The Fix, Applied Selectively
Five follow-up PRs, each fixing a specific verified failure mode as it was confirmed live — not a blanket re-revert of everything:
# Reverted only what was proven to break — capabilities stay dropped
# wherever the image's entrypoint doesn't need them:
securityContext:
allowPrivilegeEscalation: false
# capabilities.drop: ["ALL"] ← removed for this specific image,
# see inline comment for the verified failure mode
# kubernetes/apps/authelia/authelia.yml
securityContext:
allowPrivilegeEscalation: false
# SEC-012: image entrypoint runs as root and needs CAP_CHOWN/CAP_SETGID/
# CAP_SETUID to chown /config and su-exec into its runtime user —
# confirmed live, dropping all capabilities crash-loops it
# ("su-exec: setgroups(0): Operation not permitted").
Each reverted file got an inline comment recording the specific verified failure mode — not a vague “this broke things.” The next person (or future me) who’s tempted to re-attempt a blanket capability drop across this manifest tree has the actual evidence sitting right there, rather than rediscovering it the same way.
Final state: allowPrivilegeEscalation: false everywhere — that one’s genuinely always safe, it has no entrypoint-behavior dependency. capabilities.drop: [ALL] kept only where verified safe (cloudflared, gitea after its own fix, and several others). runAsNonRoot: true kept only where the image’s actual default user is verifiably non-root. Net result: Trivy’s configuration-misconfiguration finding count went from 215 to 171 — real progress, just not the full sweep the first PR claimed.
The Lesson
kubeconform and kubectl --dry-run validate that a manifest is schema-valid. They say nothing about whether the container’s actual entrypoint will survive the constraints you just imposed on it. Those are two completely different questions, and passing the first one tells you nothing about the second.

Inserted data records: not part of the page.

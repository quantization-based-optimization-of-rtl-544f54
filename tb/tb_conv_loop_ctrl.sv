// Testbench for conv_loop_ctrl: after a start pulse the controller must issue
// every (ic, oy, ox) triple exactly once, in ic / oy / ox order, on
// consecutive cycles (IC*OH*OW cycles in all), flag first and last
// correctly, then pulse done and go idle. Two passes are run.
module tb_conv_loop_ctrl;
  localparam int IC = 3, OH = 4, OW = 5;

  logic clk = 0, rst_n = 0, start = 0;
  logic busy, valid, first, last, done;
  logic [$clog2(IC+1)-1:0] ic;
  logic [$clog2(OH+1)-1:0] oy;
  logic [$clog2(OW+1)-1:0] ox;
  int checks = 0, failures = 0;

  conv_loop_ctrl #(.IC(IC), .OH(OH), .OW(OW)) dut (.*);

  always #5 clk = ~clk;

  initial begin
    repeat (5000) @(posedge clk);
    failures++;
    $display("TB_RESULT checks=%0d failures=%0d", checks, failures);
    $finish;
  end

  task automatic check(logic cond, string what);
    checks++;
    if (!cond) begin failures++; $display("FAIL %s at %0t", what, $time); end
  endtask

  initial begin
    repeat (2) @(posedge clk);
    rst_n <= 1'b1;
    repeat (2) @(posedge clk);
    for (int pass = 0; pass < 2; pass++) begin
      @(negedge clk);
      check(!valid && !busy, "idle before start");
      start = 1'b1;
      @(negedge clk);
      start = 1'b0;
      for (int c = 0; c < IC; c++)
        for (int y = 0; y < OH; y++)
          for (int x = 0; x < OW; x++) begin
            check(valid, "valid every cycle");
            check(int'(ic) == c && int'(oy) == y && int'(ox) == x, "order");
            check(first == (c == 0), "first");
            check(last == (c == IC-1 && y == OH-1 && x == OW-1), "last");
            check(!done, "no early done");
            @(negedge clk);
          end
      check(done && !valid, "done after the last triple");
      @(negedge clk);
      check(!done && !busy, "done is one pulse");
      repeat (3) @(negedge clk);
    end
    $display("TB_RESULT checks=%0d failures=%0d", checks, failures);
    $finish;
  end
endmodule
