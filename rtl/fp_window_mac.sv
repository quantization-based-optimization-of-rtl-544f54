// fp_window_mac: one K x K window of the full-precision first-layer
// convolution per cycle.
//
// The first layer works on the unquantized image and weights, so each of
// the N = K*K positions needs a real multiplication. The N exact 64-bit
// products of Q16.16 operands are summed exactly, then the sum is shifted
// back to Q16.16 and truncated to 32 bits. in_tag rides along.
//
// Timing: fully pipelined, one window per cycle, latency 1 cycle.
module fp_window_mac
  import lq_pkg::*;
#(
  parameter int N     = 121,
  parameter int TAG_W = 16
) (
  input  logic             clk,
  input  logic             rst_n,
  input  logic             in_valid,
  input  logic [TAG_W-1:0] in_tag,
  input  fix_t             pix[N],
  input  fix_t             wgt[N],
  output logic             out_valid,
  output logic [TAG_W-1:0] out_tag,
  output fix_t             out_sum
);

  logic signed [2*FIX_W-1:0] acc;

  always_comb begin
    acc = '0;
    for (int p = 0; p < N; p++) acc = acc + pix[p] * wgt[p];
  end

  always_ff @(posedge clk or negedge rst_n) begin
    if (!rst_n) begin
      out_valid <= 1'b0;
      out_tag   <= '0;
      out_sum   <= '0;
    end else begin
      out_valid <= in_valid;
      if (in_valid) begin
        out_tag <= in_tag;
        out_sum <= fix_t'(acc >>> FIX_FRAC);
      end
    end
  end

endmodule
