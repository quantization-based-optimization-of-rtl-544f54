// Testbench for fp_window_mac: random Q16.16 pixel and weight windows (11 x 11)
// one per cycle with bubbles; each result must be the exact product sum
// shifted back to Q16.16, one cycle after its window, with its tag.
module tb_fp_window_mac;
  import lq_pkg::*;
  localparam int N = 121;
  localparam int TAG_W = 8;

  logic clk = 0, rst_n = 0, in_valid = 0;
  logic [TAG_W-1:0] in_tag = '0, out_tag;
  fix_t pix[N], wgt[N];
  logic out_valid;
  fix_t out_sum;
  logic signed [63:0] big;
  fix_t exp_sum;
  logic exp_valid;
  logic [TAG_W-1:0] exp_tag;
  int checks = 0, failures = 0;

  fp_window_mac #(.N(N), .TAG_W(TAG_W)) dut (.*);

  always #5 clk = ~clk;

  initial begin
    repeat (10000) @(posedge clk);
    failures++;
    $display("TB_RESULT checks=%0d failures=%0d", checks, failures);
    $finish;
  end

  initial begin
    for (int p = 0; p < N; p++) begin pix[p] = '0; wgt[p] = '0; end
    repeat (2) @(posedge clk);
    rst_n <= 1'b1;
    @(negedge clk);
    for (int n = 0; n < 400; n++) begin
      in_valid = ($urandom_range(0, 3) != 0);
      in_tag = TAG_W'(n);
      big = 0;
      for (int p = 0; p < N; p++) begin
        pix[p] = fix_t'($urandom_range(0, 131072)) - 65536;   // [-1, 1]
        wgt[p] = fix_t'($urandom_range(0, 32768)) - 16384;    // [-0.25, 0.25]
        big += 64'(pix[p]) * 64'(wgt[p]);
      end
      exp_sum = fix_t'(big >>> 16);
      exp_valid = in_valid;
      exp_tag = in_tag;
      @(posedge clk); #1;
      checks++;
      if (out_valid !== exp_valid) begin failures++; $display("FAIL valid at %0d", n); end
      if (exp_valid) begin
        checks++;
        if (out_sum !== exp_sum || out_tag !== exp_tag) begin
          failures++;
          $display("FAIL window %0d sum %h exp %h", n, out_sum, exp_sum);
        end
      end
      @(negedge clk);
    end
    $display("TB_RESULT checks=%0d failures=%0d", checks, failures);
    $finish;
  end
endmodule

For any image you don’t control, the actual behavior of its entrypoint — does it run as root and drop privileges, does it default to a non-root user, does anything in its startup sequence need a specific capability — has to be verified live, one image at a time, before a blanket security hardening change goes anywhere near a cluster with auto-sync enabled. The pattern to specifically watch for: anything that does chown/chmod on a data directory before launching the real process almost certainly needs CAP_CHOWN and friends, regardless of how harmless the final running process looks.
The same blast-radius problem exists in Azure — a blanket Pod Security Standard or Azure Policy applied across an AKS cluster’s namespaces can break exactly this class of container for exactly this reason, just with kubectl apply replaced by a policy assignment that enforces on the next pod restart instead of immediately. Verify per-workload before enforcing cluster-wide, not after.